Segment Open
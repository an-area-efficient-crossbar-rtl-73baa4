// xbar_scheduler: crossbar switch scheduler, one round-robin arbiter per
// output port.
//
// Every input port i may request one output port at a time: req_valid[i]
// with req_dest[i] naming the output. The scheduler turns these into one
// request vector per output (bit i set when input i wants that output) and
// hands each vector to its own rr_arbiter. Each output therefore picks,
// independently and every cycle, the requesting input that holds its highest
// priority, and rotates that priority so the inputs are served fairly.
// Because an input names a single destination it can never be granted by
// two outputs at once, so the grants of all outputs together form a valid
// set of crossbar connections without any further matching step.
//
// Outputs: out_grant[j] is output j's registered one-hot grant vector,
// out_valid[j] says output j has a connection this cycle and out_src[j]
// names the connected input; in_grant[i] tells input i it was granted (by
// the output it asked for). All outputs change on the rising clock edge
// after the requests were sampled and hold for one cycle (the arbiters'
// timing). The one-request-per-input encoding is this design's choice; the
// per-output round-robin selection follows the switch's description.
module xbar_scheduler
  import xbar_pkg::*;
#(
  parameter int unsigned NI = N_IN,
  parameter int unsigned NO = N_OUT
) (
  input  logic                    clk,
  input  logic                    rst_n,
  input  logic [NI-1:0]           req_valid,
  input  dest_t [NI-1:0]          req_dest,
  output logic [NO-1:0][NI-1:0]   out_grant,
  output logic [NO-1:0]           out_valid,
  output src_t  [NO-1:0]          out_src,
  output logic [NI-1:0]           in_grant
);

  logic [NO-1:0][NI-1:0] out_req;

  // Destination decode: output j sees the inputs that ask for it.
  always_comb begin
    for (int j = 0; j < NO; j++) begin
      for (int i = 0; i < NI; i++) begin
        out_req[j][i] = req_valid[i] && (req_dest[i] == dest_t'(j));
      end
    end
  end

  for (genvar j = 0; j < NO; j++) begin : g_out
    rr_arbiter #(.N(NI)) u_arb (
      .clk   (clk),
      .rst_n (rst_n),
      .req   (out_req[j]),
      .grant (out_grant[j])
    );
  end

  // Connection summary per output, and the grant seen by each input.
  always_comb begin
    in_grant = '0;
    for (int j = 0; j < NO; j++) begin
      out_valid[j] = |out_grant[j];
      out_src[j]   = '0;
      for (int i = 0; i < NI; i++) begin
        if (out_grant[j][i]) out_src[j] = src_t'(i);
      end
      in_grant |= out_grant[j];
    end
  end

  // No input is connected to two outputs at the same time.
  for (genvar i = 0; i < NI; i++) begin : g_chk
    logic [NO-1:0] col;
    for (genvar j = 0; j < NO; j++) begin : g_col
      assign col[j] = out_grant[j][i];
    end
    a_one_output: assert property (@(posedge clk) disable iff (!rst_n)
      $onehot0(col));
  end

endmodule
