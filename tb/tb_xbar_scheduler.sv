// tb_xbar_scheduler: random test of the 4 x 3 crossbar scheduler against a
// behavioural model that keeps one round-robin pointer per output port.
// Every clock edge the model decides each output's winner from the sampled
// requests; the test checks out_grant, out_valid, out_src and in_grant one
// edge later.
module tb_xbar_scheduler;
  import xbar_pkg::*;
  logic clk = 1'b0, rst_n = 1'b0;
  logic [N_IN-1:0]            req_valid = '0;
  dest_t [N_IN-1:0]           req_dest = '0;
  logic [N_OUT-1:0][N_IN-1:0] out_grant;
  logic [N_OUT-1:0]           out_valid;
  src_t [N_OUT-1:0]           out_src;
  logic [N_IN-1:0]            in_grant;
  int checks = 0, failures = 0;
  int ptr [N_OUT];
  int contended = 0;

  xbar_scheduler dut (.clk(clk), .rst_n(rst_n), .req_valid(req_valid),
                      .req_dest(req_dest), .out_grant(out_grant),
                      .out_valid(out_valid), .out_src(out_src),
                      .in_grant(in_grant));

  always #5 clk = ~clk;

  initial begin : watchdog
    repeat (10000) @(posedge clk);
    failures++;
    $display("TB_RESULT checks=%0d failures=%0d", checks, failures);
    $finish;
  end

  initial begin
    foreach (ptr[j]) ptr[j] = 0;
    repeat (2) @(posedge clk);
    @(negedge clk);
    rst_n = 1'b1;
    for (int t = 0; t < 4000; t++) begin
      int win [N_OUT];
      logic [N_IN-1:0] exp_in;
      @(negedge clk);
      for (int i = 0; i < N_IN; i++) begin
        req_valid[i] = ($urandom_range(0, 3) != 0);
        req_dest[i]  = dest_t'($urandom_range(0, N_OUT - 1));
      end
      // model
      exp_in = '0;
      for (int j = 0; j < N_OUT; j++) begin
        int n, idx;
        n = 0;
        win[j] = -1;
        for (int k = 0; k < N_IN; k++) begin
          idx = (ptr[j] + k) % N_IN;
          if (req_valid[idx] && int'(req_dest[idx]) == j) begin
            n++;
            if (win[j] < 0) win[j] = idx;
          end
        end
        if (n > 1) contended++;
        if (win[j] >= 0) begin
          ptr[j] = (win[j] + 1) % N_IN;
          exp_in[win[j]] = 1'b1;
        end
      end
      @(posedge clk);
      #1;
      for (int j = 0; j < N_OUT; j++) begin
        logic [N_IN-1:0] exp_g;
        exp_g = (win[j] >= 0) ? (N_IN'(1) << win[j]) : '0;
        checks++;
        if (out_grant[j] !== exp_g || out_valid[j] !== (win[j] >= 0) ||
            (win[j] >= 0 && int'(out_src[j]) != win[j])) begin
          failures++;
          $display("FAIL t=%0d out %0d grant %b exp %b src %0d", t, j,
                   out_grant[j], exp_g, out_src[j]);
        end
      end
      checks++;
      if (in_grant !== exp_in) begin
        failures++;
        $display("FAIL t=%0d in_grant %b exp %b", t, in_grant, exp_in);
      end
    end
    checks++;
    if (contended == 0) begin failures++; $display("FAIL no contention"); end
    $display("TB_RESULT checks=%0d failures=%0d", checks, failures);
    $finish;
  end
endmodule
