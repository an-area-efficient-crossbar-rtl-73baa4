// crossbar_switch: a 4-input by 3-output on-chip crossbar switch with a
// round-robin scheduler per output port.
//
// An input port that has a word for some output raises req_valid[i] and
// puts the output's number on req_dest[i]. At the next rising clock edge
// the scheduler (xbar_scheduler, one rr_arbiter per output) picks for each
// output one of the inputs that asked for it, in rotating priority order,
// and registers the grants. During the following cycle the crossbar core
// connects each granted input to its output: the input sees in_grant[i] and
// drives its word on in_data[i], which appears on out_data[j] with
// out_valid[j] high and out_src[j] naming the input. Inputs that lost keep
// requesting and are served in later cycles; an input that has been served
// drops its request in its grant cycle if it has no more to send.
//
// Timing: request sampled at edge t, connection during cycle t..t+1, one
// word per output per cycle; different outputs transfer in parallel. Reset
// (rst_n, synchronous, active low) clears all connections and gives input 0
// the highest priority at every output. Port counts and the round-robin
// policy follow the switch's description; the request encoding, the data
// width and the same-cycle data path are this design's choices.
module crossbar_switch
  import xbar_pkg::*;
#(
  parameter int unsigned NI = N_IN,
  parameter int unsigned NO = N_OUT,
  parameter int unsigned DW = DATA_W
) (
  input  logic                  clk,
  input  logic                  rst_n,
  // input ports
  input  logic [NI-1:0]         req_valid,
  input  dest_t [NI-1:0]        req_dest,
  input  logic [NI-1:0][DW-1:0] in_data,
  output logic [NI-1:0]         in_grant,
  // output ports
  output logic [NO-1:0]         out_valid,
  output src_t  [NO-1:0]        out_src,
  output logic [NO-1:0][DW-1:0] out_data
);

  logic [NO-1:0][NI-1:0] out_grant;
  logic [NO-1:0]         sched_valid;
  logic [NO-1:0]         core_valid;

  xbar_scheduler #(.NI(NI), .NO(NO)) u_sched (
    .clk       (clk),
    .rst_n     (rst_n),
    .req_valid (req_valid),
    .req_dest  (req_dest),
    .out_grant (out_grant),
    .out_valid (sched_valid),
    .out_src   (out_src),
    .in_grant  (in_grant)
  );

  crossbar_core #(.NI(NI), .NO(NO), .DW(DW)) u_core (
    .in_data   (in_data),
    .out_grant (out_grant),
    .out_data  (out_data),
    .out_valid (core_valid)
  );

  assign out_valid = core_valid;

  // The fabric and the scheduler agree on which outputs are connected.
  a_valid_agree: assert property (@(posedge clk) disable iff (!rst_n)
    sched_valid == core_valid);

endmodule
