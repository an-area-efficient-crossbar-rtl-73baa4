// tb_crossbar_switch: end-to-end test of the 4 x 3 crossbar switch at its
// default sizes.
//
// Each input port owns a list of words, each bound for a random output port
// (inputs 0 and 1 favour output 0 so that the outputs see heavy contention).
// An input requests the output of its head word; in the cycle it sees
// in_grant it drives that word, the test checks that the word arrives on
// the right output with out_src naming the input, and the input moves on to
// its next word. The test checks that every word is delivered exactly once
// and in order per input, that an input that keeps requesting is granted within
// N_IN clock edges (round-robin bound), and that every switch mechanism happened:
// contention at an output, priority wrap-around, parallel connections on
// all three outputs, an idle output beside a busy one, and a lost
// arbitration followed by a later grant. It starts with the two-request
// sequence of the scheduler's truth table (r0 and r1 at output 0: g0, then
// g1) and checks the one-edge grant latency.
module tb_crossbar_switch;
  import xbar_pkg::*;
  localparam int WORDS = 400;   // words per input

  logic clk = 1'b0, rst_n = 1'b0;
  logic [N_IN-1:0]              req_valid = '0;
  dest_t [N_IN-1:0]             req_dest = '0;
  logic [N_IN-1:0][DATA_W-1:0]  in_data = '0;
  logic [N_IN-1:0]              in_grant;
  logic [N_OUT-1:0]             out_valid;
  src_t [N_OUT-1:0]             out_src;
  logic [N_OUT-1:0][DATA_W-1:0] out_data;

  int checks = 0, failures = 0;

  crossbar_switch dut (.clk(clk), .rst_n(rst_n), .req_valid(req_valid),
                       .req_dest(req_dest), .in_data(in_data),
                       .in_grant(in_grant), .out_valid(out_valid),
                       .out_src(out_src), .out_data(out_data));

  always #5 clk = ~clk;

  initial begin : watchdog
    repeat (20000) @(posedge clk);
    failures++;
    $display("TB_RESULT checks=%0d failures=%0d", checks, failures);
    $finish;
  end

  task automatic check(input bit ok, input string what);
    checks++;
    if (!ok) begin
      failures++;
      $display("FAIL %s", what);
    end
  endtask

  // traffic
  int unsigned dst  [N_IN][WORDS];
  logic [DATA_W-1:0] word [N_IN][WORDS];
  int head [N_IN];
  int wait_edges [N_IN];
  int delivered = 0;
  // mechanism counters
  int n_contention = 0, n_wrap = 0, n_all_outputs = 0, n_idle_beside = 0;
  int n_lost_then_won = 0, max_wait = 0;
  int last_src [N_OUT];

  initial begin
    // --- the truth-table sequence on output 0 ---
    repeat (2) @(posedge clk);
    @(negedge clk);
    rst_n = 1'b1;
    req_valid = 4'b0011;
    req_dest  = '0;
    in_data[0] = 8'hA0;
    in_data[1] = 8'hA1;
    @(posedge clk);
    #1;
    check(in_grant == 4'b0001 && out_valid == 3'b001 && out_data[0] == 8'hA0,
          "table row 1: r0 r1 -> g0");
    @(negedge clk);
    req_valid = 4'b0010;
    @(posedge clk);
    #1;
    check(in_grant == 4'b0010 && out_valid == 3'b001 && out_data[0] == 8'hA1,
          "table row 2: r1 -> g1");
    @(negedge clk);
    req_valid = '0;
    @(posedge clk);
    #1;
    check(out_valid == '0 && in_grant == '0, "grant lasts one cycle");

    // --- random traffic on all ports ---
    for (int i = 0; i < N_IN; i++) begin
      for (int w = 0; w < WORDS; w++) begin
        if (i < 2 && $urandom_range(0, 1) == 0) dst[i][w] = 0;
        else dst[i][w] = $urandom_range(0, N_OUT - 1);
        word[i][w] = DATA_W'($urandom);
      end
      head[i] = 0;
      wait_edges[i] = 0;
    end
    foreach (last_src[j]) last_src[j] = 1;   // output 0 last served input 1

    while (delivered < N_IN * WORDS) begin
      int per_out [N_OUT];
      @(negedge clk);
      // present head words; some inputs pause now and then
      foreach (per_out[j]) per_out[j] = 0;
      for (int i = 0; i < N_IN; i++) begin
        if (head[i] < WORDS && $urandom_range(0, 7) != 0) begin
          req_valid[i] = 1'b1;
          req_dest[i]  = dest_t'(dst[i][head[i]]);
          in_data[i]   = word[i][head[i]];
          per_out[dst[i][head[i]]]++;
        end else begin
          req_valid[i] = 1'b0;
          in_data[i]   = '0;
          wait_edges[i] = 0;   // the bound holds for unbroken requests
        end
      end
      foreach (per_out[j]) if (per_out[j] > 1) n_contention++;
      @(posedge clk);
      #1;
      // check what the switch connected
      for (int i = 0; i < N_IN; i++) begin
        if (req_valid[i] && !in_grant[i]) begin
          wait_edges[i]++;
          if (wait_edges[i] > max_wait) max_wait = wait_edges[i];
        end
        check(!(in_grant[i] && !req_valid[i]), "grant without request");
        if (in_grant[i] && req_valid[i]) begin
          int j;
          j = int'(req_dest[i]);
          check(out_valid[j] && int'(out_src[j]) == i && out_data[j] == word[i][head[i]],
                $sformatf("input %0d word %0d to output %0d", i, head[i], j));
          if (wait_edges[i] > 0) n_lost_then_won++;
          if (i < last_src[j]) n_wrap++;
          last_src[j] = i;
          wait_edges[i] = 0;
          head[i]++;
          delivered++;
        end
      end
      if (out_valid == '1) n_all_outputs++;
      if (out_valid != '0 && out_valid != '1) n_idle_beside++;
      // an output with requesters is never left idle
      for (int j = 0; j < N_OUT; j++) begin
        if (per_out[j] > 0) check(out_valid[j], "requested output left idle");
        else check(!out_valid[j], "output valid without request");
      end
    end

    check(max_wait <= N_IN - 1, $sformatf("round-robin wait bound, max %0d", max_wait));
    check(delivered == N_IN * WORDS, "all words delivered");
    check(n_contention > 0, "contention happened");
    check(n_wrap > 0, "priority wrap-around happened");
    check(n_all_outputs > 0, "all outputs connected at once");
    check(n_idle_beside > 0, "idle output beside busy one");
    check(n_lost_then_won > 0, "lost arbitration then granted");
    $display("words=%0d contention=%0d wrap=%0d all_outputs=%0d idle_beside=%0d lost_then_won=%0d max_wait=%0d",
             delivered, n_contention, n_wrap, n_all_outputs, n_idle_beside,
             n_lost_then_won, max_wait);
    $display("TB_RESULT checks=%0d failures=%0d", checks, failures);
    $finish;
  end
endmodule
Segment Closed
#### ACTION ITEM:
Locate all lines in the listing above with the word "around". Copy them.

#### ANSWER TO THIS EXERCISE:
// contention at an output, priority wrap-around, parallel connections on
    check(n_wrap > 0, "priority wrap-around happened");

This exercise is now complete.